Even after the “trustees” began depositing the Travelers’ annuity payments in a bank account which designated them as “trustees”, they continued to treat the payments as George H. Peck had treated them during his lifetime. It is stipulated that Peck “treated such funds as a guardian would treat the income of his ward in that he reported them as income of the annuitants for Federal income tax purposes.” Our findings show that for the calendar years 1940 and 1941 the taxable portions of the Travelers’ annuity payments were reported as income of their wards by the guardians of the incompetents, petitioners herein. It was not until the taxable years 1942 and 1943 that petitioners concluded that the taxable portions of such payments should be taxed to William Peck and Byron G. Hill as trustees under endorsement D to the contracts.

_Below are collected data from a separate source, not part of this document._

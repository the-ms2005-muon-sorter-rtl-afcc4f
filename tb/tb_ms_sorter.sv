// tb_ms_sorter - self-checking test of the 4-of-36 sorter.
//
// Drives random SP patterns (with many equal ranks and zero ranks to
// exercise the tie-break and the empty outputs) and compares the four
// outputs and one-hot addresses, one bx later, with a reference that picks
// the maximum four times, preferring the larger input index on equal rank.
module tb_ms_sorter;
  import ms_pkg::*;

  logic clk = 0, rst = 1, ce = 0;
  sp_pattern_t [N_SP-1:0] pat;
  sel_muon_t   [N_OUT-1:0] best;
  logic [N_OUT-1:0][N_IN-1:0] sel;
  int checks = 0, failures = 0, ties = 0, empties = 0;

  ms_sorter dut (.clk, .rst, .ce, .pat, .best, .sel);

  always #5 clk = ~clk;

  initial begin
    #200000;
    failures++;
    $display("watchdog expired");
    $display("TB_RESULT checks=%0d failures=%0d", checks, failures);
    $finish;
  end

  function automatic logic [6:0] rank_of(sp_pattern_t [N_SP-1:0] p, int i);
    return p[i/3].mu[i%3].rank;
  endfunction

  task automatic check_against(sp_pattern_t [N_SP-1:0] p);
    logic [N_IN-1:0] used;
    int winner;
    used = '0;
    for (int o = 0; o < N_OUT; o++) begin
      winner = -1;
      for (int i = 0; i < N_IN; i++)
        if (!used[i] && rank_of(p, i) != 0 &&
            (winner < 0 || rank_of(p, i) >= rank_of(p, winner)))
          winner = i;
      checks++;
      if (winner < 0) begin
        empties++;
        if (best[o] != '0 || sel[o] != '0) begin
          failures++;
          $display("out %0d should be empty: sel=%h", o, sel[o]);
        end
      end else begin
        used[winner] = 1'b1;
        if (sel[o] != (N_IN'(1) << winner) || best[o].sp_id != 4'(winner/3 + 1) ||
            best[o].mu != p[winner/3].mu[winner%3] || best[o].bx0 != p[winner/3].bx0 ||
            best[o].se != p[winner/3].se || best[o].bc0 != p[winner/3].bc0) begin
          failures++;
          $display("out %0d: expected input %0d rank %0d, got sel=%h sp_id=%0d rank=%0d",
                   o, winner, rank_of(p, winner), sel[o], best[o].sp_id, best[o].mu.rank);
        end
      end
    end
  endtask

  initial begin
    pat = '0;
    repeat (3) @(posedge clk);
    rst <= 0;
    ce  <= 1;
    for (int t = 0; t < 3000; t++) begin
      sp_pattern_t [N_SP-1:0] p;
      int mode;
      mode = $urandom_range(0, 3);
      for (int s = 0; s < N_SP; s++) begin
        p[s] = sp_pattern_t'({$urandom, $urandom});
        for (int k = 0; k < N_MU_SP; k++) begin
          case (mode)
            0: p[s].mu[k].rank = 7'($urandom_range(0, 3));          // many ties
            1: p[s].mu[k].rank = ($urandom_range(0, 9) == 0) ? 7'($urandom) : 7'd0; // sparse
            default: p[s].mu[k].rank = 7'($urandom);
          endcase
        end
      end
      pat <= p;
      @(posedge clk);
      #1;
      check_against(p);
      // count tie cases the reference had to break
      for (int i = 0; i < N_IN; i++)
        for (int j = i + 1; j < N_IN; j++)
          if (rank_of(p, i) == rank_of(p, j) && rank_of(p, i) != 0) ties++;
    end
    // ce low holds the outputs
    ce <= 0;
    begin
      sel_muon_t [N_OUT-1:0] held;
      held = best;
      pat <= '0;
      repeat (3) @(posedge clk);
      #1;
      checks++;
      if (best != held) begin failures++; $display("outputs changed with ce low"); end
    end
    checks++;
    if (ties == 0 || empties == 0) begin failures++; $display("ties or empty outputs never exercised"); end
    $display("TB_RESULT checks=%0d failures=%0d", checks, failures);
    $finish;
  end
endmodule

We are convinced that petitioners’ original treatment of the Travelers annuity payments was correct. It was clearly in accordance with Peck’s procedures during his lifetime. The direction to Travelers to pay the annuities to named individuals, as trustees, was based not upon any intent to create an express trust, but upon confidence and faith that the named individuals would continue the procedures adopted by Peck during his lifetime for the care, comfort, maintenance and support of his incompetent children. In view of our determination that Peck did not intend to create an express trust by his directions to Travelers, and in view of the established rule that the revenue statutes relate to express trusts, and not constructive trusts, Prudence Miller Trust, supra, we hold for the respondent on the disputed point. In so holding we have considered Elizabeth Earhart Kennedy, 38 B. T. A. 1307, cited by petitioners, but find it inapplicable to the present facts.
It being stipulated that other adjustments have been resolved by the parties, the deficiencies should be recomputed in accordance with the foregoing and with the agreed adjustments.
Decisions will he entered under Rule SO.
The size of this trust is undisclosed, but the extent of the provision made by Peck for his incompetent children is indicated by the estimated annual income therefrom of $20,000 for each incompetent as shown by the schedule filed with the petition for the appointment of guardian.